_SUPPLIED DATA_:
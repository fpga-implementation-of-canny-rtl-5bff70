// tb_gradient_processor: sends two frames of random 16-bit smoothed pixels
// (the first with input gaps, the second continuous, including the extreme
// values 0 and 65535 so that the gradients reach their full range) and
// compares Gx, Gy and |Gx|+|Gy| of every window with the reference Sobel
// operator. In the continuous frame one result per clock along a row is
// required.
//
// The Sobel masks and the |Gx|+|Gy| magnitude are the design's; the frame
// size is reduced here to keep the test short.
module tb_gradient_processor;
  import canny_ref_pkg::*;
  localparam int W = 9, H = 7, OW = W - 2, OH = H - 2;
  logic clk = 0, rst = 1, in_valid = 0;
  logic [15:0] in_pix = '0;
  logic out_valid;
  logic signed [18:0] gx, gy;
  logic [19:0] mag;
  int checks = 0, failures = 0;

  gradient_processor #(.W(W), .H(H)) dut (.clk, .rst, .in_valid, .in_pix, .out_valid, .gx, .gy, .mag);
  always #5 clk = ~clk;

  frame_t img [2], egx [2], egy [2], emag [2];
  int f_o = 0, n_o = 0, cycle = 0, last_cycle = 0;
  always @(posedge clk) cycle <= cycle + 1;

  always @(posedge clk) if (out_valid && !rst) begin
    checks++;
    if (f_o > 1) begin failures++; $display("extra output"); end
    else begin
      if (int'(gx) != egx[f_o][n_o] || int'(gy) != egy[f_o][n_o] || int'(mag) != emag[f_o][n_o]) begin
        failures++;
        $display("frame %0d pixel %0d: %0d %0d %0d expected %0d %0d %0d", f_o, n_o, gx, gy, mag,
                 egx[f_o][n_o], egy[f_o][n_o], emag[f_o][n_o]);
      end
      if (f_o == 1 && (n_o % OW) > 0) begin
        checks++;
        if (cycle - last_cycle != 1) begin failures++; $display("not one pixel per clock"); end
      end
      last_cycle = cycle;
      n_o++;
      if (n_o == OW*OH) begin n_o = 0; f_o++; end
    end
  end

  initial begin
    for (int f = 0; f < 2; f++) begin
      img[f] = new[W*H];
      foreach (img[f][i]) img[f][i] = (f == 1 && (i % W) < 2) ? ((i / W) % 2) * 65535 : $urandom_range(0, 65535);
      if (f == 1) for (int r = 0; r < H; r++) img[f][r*W + 2] = 65535 * ((r + 1) % 2);
      sobel_ref(img[f], W, H, egx[f], egy[f], emag[f]);
    end
    repeat (3) @(posedge clk);
    rst <= 0;
    for (int f = 0; f < 2; f++)
      for (int i = 0; i < W*H; i++) begin
        if (f == 0) while ($urandom_range(0, 2) == 0) begin in_valid <= 0; @(posedge clk); end
        in_valid <= 1; in_pix <= 16'(img[f][i]);
        @(posedge clk);
      end
    in_valid <= 0;
    repeat (30) @(posedge clk);
    checks++;
    if (f_o != 2) begin failures++; $display("only %0d frames, %0d pixels", f_o, n_o); end
    $display("TB_RESULT checks=%0d failures=%0d", checks, failures);
    $finish;
  end

  initial begin
    repeat (5000) @(posedge clk);
    failures++;
    $display("watchdog expired");
    $display("TB_RESULT checks=%0d failures=%0d", checks, failures);
    $finish;
  end
endmodule
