// rs232_com: serial link between the host computer and the detector.
//
// A UART receiver and transmitter share a FIFO memory buffer whose addresses
// are managed by address_controller. With loopback high the buffer stores the
// bytes received from the host and sends them back, the frame echo used to
// test the link. With loopback low the received bytes are handed to the
// detector on rx_data/rx_valid, and the buffer stores the bytes offered on
// px_data/px_valid (the detector's output pixels) and sends them to the host.
// A byte to be stored is held in a register until the controller's WR_MEM
// state writes it.
//
// Timing: a received byte is written 2 to 4 clocks after rx_valid; a stored
// byte is handed to the transmitter 3 clocks after the transmitter and the
// controller are both idle.
//
// The three parts (UART, FIFO block memory buffer, address controller) and
// the echo test follow the design this implements. The detector mode and the
// byte holding register are choices of this implementation.
module rs232_com #(
  parameter int CLKS_PER_BIT = 868,
  parameter int FIFO_DEPTH   = 4096
) (
  input  logic       clk,
  input  logic       rst,
  input  logic       loopback,
  input  logic       rxd,
  output logic       txd,
  output logic       rx_valid,
  output logic [7:0] rx_data,
  input  logic       px_valid,
  input  logic [7:0] px_data,
  output logic       overflow
);

  localparam int AW = $clog2(FIFO_DEPTH);

  logic          rx_v, tx_ready;
  logic [7:0]    rx_b, byte_hold, mem_dout;
  logic          store_en, wren, rden, uartwrite;
  logic [AW-1:0] wraddr, rdaddr;

  uart_rx #(.CLKS_PER_BIT(CLKS_PER_BIT)) u_rx (
    .clk, .rst, .rxd, .rx_valid(rx_v), .rx_data(rx_b), .rx_frame_err()
  );

  assign rx_valid = rx_v && !loopback;
  assign rx_data  = rx_b;
  assign store_en = loopback ? rx_v : px_valid;

  always_ff @(posedge clk) begin
    if (store_en) byte_hold <= loopback ? rx_b : px_data;
  end

  address_controller #(.DEPTH(FIFO_DEPTH)) u_ctrl (
    .clk, .rst,
    .rx_en(store_en), .tx_en(tx_ready),
    .wren, .rden, .uartwrite,
    .s_wraddr(wraddr), .s_rdaddr(rdaddr),
    .empty(), .full(), .overflow
  );

  bram_sdp #(.DW(8), .DEPTH(FIFO_DEPTH)) u_buffer (
    .clk, .wea(wren), .addra(wraddr), .dina(byte_hold),
    .enb(rden), .addrb(rdaddr), .doutb(mem_dout)
  );

  uart_tx #(.CLKS_PER_BIT(CLKS_PER_BIT)) u_tx (
    .clk, .rst, .tx_start(uartwrite), .tx_data(mem_dout), .tx_ready, .txd
  );

endmodule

_PROBLEM DESCRIPTION_:
Every line from above should appear again in the answer, exactly as written.

_YOUR RESPONSE_:
repository fpga-implementation-of-canny-rtl-5bff70
// tb_gradient_processor: sends two frames of random 16-bit smoothed pixels
// (the first with input gaps, the second continuous, including the extreme
// values 0 and 65535 so that the gradients reach their full range) and
// compares Gx, Gy and |Gx|+|Gy| of every window with the reference Sobel
// operator. In the continuous frame one result per clock along a row is
// required.
//
// The Sobel masks and the |Gx|+|Gy| magnitude are the design's; the frame
// size is reduced here to keep the test short.
module tb_gradient_processor;
  import canny_ref_pkg::*;
  localparam int W = 9, H = 7, OW = W - 2, OH = H - 2;
  logic clk = 0, rst = 1, in_valid = 0;
  logic [15:0] in_pix = '0;
  logic out_valid;
  logic signed [18:0] gx, gy;
  logic [19:0] mag;
  int checks = 0, failures = 0;

  gradient_processor #(.W(W), .H(H)) dut (.clk, .rst, .in_valid, .in_pix, .out_valid, .gx, .gy, .mag);
  always #5 clk = ~clk;

  frame_t img [2], egx [2], egy [2], emag [2];
  int f_o = 0, n_o = 0, cycle = 0, last_cycle = 0;
  always @(posedge clk) cycle <= cycle + 1;

  always @(posedge clk) if (out_valid && !rst) begin
    checks++;
    if (f_o > 1) begin failures++; $display("extra output"); end
    else begin
      if (int'(gx) != egx[f_o][n_o] || int'(gy) != egy[f_o][n_o] || int'(mag) != emag[f_o][n_o]) begin
        failures++;
        $display("frame %0d pixel %0d: %0d %0d %0d expected %0d %0d %0d", f_o, n_o, gx, gy, mag,
                 egx[f_o][n_o], egy[f_o][n_o], emag[f_o][n_o]);
      end
      if (f_o == 1 && (n_o % OW) > 0) begin
        checks++;
        if (cycle - last_cycle != 1) begin failures++; $display("not one pixel per clock"); end
      end
      last_cycle = cycle;
      n_o++;
      if (n_o == OW*OH) begin n_o = 0; f_o++; end
    end
  end

  initial begin
    for (int f = 0; f < 2; f++) begin
      img[f] = new[W*H];
      foreach (img[f][i]) img[f][i] = (f == 1 && (i % W) < 2) ? ((i / W) % 2) * 65535 : $urandom_range(0, 65535);
      if (f == 1) for (int r = 0; r < H; r++) img[f][r*W + 2] = 65535 * ((r + 1) % 2);
      sobel_ref(img[f], W, H, egx[f], egy[f], emag[f]);
    end
    repeat (3) @(posedge clk);
    rst <= 0;
    for (int f = 0; f < 2; f++)
      for (int i = 0; i < W*H; i++) begin
        if (f == 0) while ($urandom_range(0, 2) == 0) begin in_valid <= 0; @(posedge clk); end
        in_valid <= 1; in_pix <= 16'(img[f][i]);
        @(posedge clk);
      end
    in_valid <= 0;
    repeat (30) @(posedge clk);
    checks++;
    if (f_o != 2) begin failures++; $display("only %0d frames, %0d pixels", f_o, n_o); end
    $display("TB_RESULT checks=%0d failures=%0d", checks, failures);
    $finish;
  end

  initial begin
    repeat (5000) @(posedge clk);
    failures++;
    $display("watchdog expired");
    $display("TB_RESULT checks=%0d failures=%0d", checks, failures);
    $finish;
  end
endmodule
// rs232_com: serial link between the host computer and the detector.
//
// A UART receiver and transmitter share a FIFO memory buffer whose addresses
// are managed by address_controller. With loopback high the buffer stores the
// bytes received from the host and sends them back, the frame echo used to
// test the link. With loopback low the received bytes are handed to the
// detector on rx_data/rx_valid, and the buffer stores the bytes offered on
// px_data/px_valid (the detector's output pixels) and sends them to the host.
// A byte to be stored is held in a register until the controller's WR_MEM
// state writes it.
//
// Timing: a received byte is written 2 to 4 clocks after rx_valid; a stored
// byte is handed to the transmitter 3 clocks after the transmitter and the
// controller are both idle.
//
// The three parts (UART, FIFO block memory buffer, address controller) and
// the echo test follow the design this implements. The detector mode and the
// byte holding register are choices of this implementation.
module rs232_com #(
  parameter int CLKS_PER_BIT = 868,
  parameter int FIFO_DEPTH   = 4096
) (
  input  logic       clk,
  input  logic       rst,
  input  logic       loopback,
  input  logic       rxd,
  output logic       txd,
  output logic       rx_valid,
  output logic [7:0] rx_data,
  input  logic       px_valid,
  input  logic [7:0] px_data,
  output logic       overflow
);

  localparam int AW = $clog2(FIFO_DEPTH);

  logic          rx_v, tx_ready;
  logic [7:0]    rx_b, byte_hold, mem_dout;
  logic          store_en, wren, rden, uartwrite;
  logic [AW-1:0] wraddr, rdaddr;

  uart_rx #(.CLKS_PER_BIT(CLKS_PER_BIT)) u_rx (
    .clk, .rst, .rxd, .rx_valid(rx_v), .rx_data(rx_b), .rx_frame_err()
  );

  assign rx_valid = rx_v && !loopback;
  assign rx_data  = rx_b;
  assign store_en = loopback ? rx_v : px_valid;

  always_ff @(posedge clk) begin
    if (store_en) byte_hold <= loopback ? rx_b : px_data;
  end

  address_controller #(.DEPTH(FIFO_DEPTH)) u_ctrl (
    .clk, .rst,
    .rx_en(store_en), .tx_en(tx_ready),
    .wren, .rden, .uartwrite,
    .s_wraddr(wraddr), .s_rdaddr(rdaddr),
    .empty(), .full(), .overflow
  );

  bram_sdp #(.DW(8), .DEPTH(FIFO_DEPTH)) u_buffer (
    .clk, .wea(wren), .addra(wraddr), .dina(byte_hold),
    .enb(rden), .addrb(rdaddr), .doutb(mem_dout)
  );

  uart_tx #(.CLKS_PER_BIT(CLKS_PER_BIT)) u_tx (
    .clk, .rst, .tx_start(uartwrite), .tx_data(mem_dout), .tx_ready, .txd
  );

endmodule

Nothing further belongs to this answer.